(Saved entries)

------------------------------------

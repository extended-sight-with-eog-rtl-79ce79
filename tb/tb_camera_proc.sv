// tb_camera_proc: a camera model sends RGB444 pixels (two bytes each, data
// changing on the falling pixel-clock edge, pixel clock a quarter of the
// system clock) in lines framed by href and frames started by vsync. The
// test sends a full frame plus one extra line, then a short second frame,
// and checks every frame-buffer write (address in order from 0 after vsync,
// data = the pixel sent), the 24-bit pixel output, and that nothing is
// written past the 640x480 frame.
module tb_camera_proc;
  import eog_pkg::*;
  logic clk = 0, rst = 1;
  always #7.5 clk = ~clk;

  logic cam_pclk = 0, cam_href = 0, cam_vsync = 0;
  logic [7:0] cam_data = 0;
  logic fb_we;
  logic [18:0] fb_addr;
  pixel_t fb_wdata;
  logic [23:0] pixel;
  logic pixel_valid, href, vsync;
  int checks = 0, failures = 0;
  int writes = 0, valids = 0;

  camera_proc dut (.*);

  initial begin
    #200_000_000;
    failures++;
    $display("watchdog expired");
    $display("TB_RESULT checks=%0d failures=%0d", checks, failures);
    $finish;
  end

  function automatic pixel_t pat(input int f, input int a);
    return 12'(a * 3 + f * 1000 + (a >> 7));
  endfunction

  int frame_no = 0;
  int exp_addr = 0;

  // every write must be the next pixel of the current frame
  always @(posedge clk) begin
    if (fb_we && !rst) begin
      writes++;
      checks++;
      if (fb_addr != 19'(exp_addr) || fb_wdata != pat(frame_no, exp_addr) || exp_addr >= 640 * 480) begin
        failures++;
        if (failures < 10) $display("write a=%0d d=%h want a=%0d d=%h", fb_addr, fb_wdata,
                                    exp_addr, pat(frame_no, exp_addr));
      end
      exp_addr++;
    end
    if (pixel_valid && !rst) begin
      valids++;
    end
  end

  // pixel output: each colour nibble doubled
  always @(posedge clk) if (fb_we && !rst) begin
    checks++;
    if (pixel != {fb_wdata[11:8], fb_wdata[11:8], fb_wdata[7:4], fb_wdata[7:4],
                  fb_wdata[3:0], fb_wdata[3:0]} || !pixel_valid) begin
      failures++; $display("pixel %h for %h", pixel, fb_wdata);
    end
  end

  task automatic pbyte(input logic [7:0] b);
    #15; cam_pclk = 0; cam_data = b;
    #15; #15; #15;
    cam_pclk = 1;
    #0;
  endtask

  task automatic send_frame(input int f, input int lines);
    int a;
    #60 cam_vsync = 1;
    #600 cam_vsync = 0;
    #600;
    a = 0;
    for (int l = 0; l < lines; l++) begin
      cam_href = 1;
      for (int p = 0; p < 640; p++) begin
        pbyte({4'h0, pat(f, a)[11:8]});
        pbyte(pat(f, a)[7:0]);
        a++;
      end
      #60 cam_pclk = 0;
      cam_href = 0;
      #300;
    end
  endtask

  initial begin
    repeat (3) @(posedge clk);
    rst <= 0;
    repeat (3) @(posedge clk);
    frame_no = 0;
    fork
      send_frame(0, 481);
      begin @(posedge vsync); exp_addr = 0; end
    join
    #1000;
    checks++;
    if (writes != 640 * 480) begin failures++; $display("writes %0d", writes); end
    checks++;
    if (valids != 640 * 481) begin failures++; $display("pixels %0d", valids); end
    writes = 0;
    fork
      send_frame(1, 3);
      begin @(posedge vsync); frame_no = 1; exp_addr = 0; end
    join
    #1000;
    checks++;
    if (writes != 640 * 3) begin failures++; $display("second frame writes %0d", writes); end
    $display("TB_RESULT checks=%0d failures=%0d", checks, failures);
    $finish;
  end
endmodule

------------------------------------

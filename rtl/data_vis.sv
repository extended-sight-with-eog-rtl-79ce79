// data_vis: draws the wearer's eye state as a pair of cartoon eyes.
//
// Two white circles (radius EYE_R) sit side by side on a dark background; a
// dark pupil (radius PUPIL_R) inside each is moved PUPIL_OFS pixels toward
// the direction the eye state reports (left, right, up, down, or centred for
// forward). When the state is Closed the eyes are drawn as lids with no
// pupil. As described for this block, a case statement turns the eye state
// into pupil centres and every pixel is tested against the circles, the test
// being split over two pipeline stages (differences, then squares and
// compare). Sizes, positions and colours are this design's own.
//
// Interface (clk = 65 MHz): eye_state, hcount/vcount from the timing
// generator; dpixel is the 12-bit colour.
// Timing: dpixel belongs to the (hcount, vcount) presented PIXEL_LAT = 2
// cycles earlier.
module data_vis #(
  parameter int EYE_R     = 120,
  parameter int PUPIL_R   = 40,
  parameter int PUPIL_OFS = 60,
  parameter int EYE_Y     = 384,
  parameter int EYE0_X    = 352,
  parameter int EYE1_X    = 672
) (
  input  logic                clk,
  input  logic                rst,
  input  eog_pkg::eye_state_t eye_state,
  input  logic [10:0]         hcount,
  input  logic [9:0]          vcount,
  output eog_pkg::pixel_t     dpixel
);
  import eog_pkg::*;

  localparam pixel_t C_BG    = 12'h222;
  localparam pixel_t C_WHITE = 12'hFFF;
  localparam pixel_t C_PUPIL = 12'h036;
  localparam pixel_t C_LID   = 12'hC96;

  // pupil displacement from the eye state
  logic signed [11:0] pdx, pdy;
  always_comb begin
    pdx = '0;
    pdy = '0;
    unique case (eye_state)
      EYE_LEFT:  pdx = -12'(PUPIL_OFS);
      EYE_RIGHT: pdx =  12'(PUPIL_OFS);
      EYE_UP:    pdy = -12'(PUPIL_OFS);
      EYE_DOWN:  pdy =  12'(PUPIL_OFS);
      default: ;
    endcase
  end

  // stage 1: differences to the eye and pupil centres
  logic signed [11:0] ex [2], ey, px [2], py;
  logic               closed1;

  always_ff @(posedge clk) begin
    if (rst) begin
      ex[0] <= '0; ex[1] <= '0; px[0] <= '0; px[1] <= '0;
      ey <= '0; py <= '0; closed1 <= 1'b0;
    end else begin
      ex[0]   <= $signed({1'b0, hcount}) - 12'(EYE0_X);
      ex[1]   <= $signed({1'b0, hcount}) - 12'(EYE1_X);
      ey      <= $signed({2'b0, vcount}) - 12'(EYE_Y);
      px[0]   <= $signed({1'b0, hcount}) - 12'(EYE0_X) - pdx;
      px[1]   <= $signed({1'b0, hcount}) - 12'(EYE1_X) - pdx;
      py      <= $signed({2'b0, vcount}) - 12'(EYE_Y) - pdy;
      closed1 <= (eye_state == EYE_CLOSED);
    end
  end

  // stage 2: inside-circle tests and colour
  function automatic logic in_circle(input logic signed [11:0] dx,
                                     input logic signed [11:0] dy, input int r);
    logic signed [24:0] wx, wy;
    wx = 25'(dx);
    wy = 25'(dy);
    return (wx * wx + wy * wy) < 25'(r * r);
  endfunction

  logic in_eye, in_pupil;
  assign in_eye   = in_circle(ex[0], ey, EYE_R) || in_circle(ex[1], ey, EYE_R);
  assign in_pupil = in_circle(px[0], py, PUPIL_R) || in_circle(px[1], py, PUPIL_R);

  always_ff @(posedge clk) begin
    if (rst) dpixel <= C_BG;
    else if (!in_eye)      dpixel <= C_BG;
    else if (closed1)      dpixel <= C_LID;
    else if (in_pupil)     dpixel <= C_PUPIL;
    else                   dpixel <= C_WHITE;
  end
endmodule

------------------------------------

Task statement> Sift through the entries and copy every line with "clock".

Response to this task>
// changing on the falling pixel-clock edge, pixel clock a quarter of the
// system clock) in lines framed by href and frames started by vsync. The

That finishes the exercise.